Description of problem: When starting to use a disk, we check every disk if the disk is a block device by invoking os.stat(). If the disk is on NFS storage domain, and the NFS server becomes non responsive before starting the VM, this check may block for minutes, causing vdsm to be unkillable. The effected flows are: - starting vm - starting destination vm during migration - hot plug disk - starting live storage migration When using cluster version 4.2, some flows do not check the disk type since ngine specify the diskType in the xml. Version-Release number of selected component (if applicable): Any. How reproducible: Hard to reproduce, the server must become non responsive after preparing the disk, but before checking the disk type. Steps to Reproduce: 1. Block access to NFS storage domain in in the same time try one of the flows mentions above. Actual results: Vdsm enter D state, cannot be restarted. Expected results: Vdsm never access NFS storage directly, does not enter D state. The best way to fix this issue is avoid accessing storage for checking the disk type. When preparing a volume before using it in a VM, we can return the disk type, and use this value for initializing the Drive object. No disk access is needed.

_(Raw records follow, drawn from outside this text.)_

// feature_unit: serial gradient, Hessian and Harris processing of the strings read from the
// frame buffer.
//
// The frame buffer is read one 20-pixel string per read period: 16 pixels plus 2 on each side,
// row after row down a 16-column strip of the current plane. This unit keeps the last five
// strings (rows r-4..r) and, after each new string, works out the results for the 16 centre
// pixels of row r-2, one pixel per clock cycle, so the processing clock runs 16 times the read
// rate (160 MHz against 10 MHz in the original design). For each pixel it forms the gradient
// (gradient_unit), the Hessian flag (hessian_detector) and the Harris class (harris_detector,
// which needs the gradients of the 3 x 3 pixels around it, hence the 5 x 5 window).
//
// Points whose neighbourhood leaves the plane cannot be computed: their derivatives are given
// as zero, Hessian 0 and Harris "flat", and the flags byte says so. Within a strip, rows 0 and
// 1 produce no output (the window is not yet full) and the last two rows of the plane are
// never centre rows; all of them are border rows.
//
// Interface: str_valid with str_tag and the 20 window values (a scale or a DoG). res_valid
// pulses 17 cycles after str_valid with the tag of the centre row and 16 bytes each of dx, dy
// and flags. str_valid may come every 16 cycles; an earlier one is an overrun, flagged by
// the assertion. The one-pixel-per-cycle serial structure follows the original design; the
// window handling and the byte formats are this design's choices.
module feature_unit
  import fd_pkg::*;
#(
  parameter int unsigned PLANE_COLS = CELL_COLS,  // width of a plane in octaves 1 and 2
  parameter int unsigned PLANE_ROWS = CELL_ROWS
) (
  input  logic                        clk,
  input  logic                        rst_n,
  input  logic                        str_valid,
  input  str_tag_t                    str_tag,
  input  wdat_t                       str_data [WIN_W],
  input  logic signed [HESSIAN_W-1:0] thr_hessian,
  input  logic signed [HARRIS_W-1:0]  thr_corner,
  input  logic signed [HARRIS_W-1:0]  thr_edge,
  output logic                        res_valid,
  output str_tag_t                    res_tag,    // row = centre row
  output logic [7:0]                  dx8   [STR_W],
  output logic [7:0]                  dy8   [STR_W],
  output logic [7:0]                  flags [STR_W]
);
  wdat_t    win [WIN_ROWS][WIN_W];
  logic     active;
  logic [3:0] cnt;
  str_tag_t cur_tag;

  // Neighbourhood of the pixel in work: 5 x 5 centred on window column cnt + 2.
  wdat_t nb [5][5];
  always_comb
    for (int r = 0; r < 5; r++)
      for (int c = 0; c < 5; c++)
        nb[r][c] = win[r][int'(cnt) + c];

  logic rotated;
  assign rotated = (cur_tag.octave == 2'd0);

  // Gradients on the 3 x 3 pixels around the centre.
  grad_t gx [3][3];
  grad_t gy [3][3];
  for (genvar gr = 0; gr < 3; gr++) begin : g_row
    for (genvar gc = 0; gc < 3; gc++) begin : g_col
      wdat_t sub [3][3];
      always_comb
        for (int r = 0; r < 3; r++)
          for (int c = 0; c < 3; c++)
            sub[r][c] = nb[gr + r][gc + c];
      gradient_unit u_grad (.n(sub), .rotated(rotated), .dx(gx[gr][gc]), .dy(gy[gr][gc]));
    end
  end

  wdat_t centre3 [3][3];
  always_comb
    for (int r = 0; r < 3; r++)
      for (int c = 0; c < 3; c++)
        centre3[r][c] = nb[r + 1][c + 1];

  logic signed [11:0]          h_dxx, h_dyy, h_dxy;
  logic signed [HESSIAN_W-1:0] h_det;
  logic                        h_flag;
  hessian_detector u_hess (
    .n(centre3), .interp(rotated), .thr(thr_hessian),
    .dxx(h_dxx), .dyy(h_dyy), .dxy(h_dxy), .det(h_det), .flag(h_flag)
  );

  logic signed [HARRIS_W-1:0] hr_resp;
  logic [1:0]                 hr_cls;
  harris_detector u_harris (
    .gx(gx), .gy(gy), .thr_corner(thr_corner), .thr_edge(thr_edge),
    .resp(hr_resp), .cls(hr_cls)
  );

  // Which results of the current pixel can be computed inside the plane.
  int unsigned pw, ph, col, rowc;
  logic v_grad, v_harris;
  always_comb begin
    pw   = (cur_tag.octave == 2'd2) ? PLANE_COLS / 2 : PLANE_COLS;
    ph   = (cur_tag.octave == 2'd2) ? PLANE_ROWS / 2 : PLANE_ROWS;
    col  = int'(cur_tag.strip) * STR_W + int'(cnt);
    rowc = int'(cur_tag.row);
    v_grad   = (rowc >= 1) && (rowc + 2 <= ph) && (col >= 1) && (col + 2 <= pw);
    v_harris = (rowc >= 2) && (rowc + 3 <= ph) && (col >= 2) && (col + 3 <= pw);
  end

  always_ff @(posedge clk or negedge rst_n) begin
    if (!rst_n) begin
      win       <= '{default: '0};
      active    <= 1'b0;
      cnt       <= '0;
      cur_tag   <= '0;
      res_valid <= 1'b0;
      res_tag   <= '0;
      dx8       <= '{default: '0};
      dy8       <= '{default: '0};
      flags     <= '{default: '0};
    end else begin
      res_valid <= 1'b0;
      if (active) begin
        dx8[cnt]   <= v_grad ? sat8(16'(gx[1][1])) : 8'h00;
        dy8[cnt]   <= v_grad ? sat8(16'(gy[1][1])) : 8'h00;
        flags[cnt] <= {v_harris, v_grad, 3'b000, v_grad & h_flag,
                       v_harris ? hr_cls : HARRIS_FLAT};
        cnt <= cnt + 1'b1;
        if (cnt == 4'(STR_W - 1)) begin
          active    <= 1'b0;
          res_valid <= 1'b1;
          res_tag   <= cur_tag;
        end
      end
      if (str_valid) begin
        for (int r = 0; r < int'(WIN_ROWS) - 1; r++) win[r] <= win[r + 1];
        win[WIN_ROWS-1] <= str_data;
        if (str_tag.row >= 8'd2) begin
          active      <= 1'b1;
          cnt         <= '0;
          cur_tag     <= str_tag;
          cur_tag.row <= str_tag.row - 8'd2;
        end
      end
    end
  end

  // A new string may only arrive once the previous row has been processed.
  a_no_overrun: assert property (@(posedge clk) disable iff (!rst_n)
    str_valid |-> !active || cnt == 4'(STR_W - 1))
    else $error("feature_unit: string arrived while a row was still in work");
endmodule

This is another variant of bug 1518676.
Proposing for 4.2.1, since we already have patches for this.
Verified, tier1 automation run for rhv storage team passed. Versions used: rhvm-4.2.2-0.1.el7.noarch vdsm-4.20.18-1.el7ev.x86_64
This bugzilla is included in oVirt 4.2.1 release, published on Feb 12th 2018. Since the problem described in this bug report should be resolved in oVirt 4.2.1 release, it has been closed with a resolution of CURRENT RELEASE. If the solution does not work for you, please open a new bug report.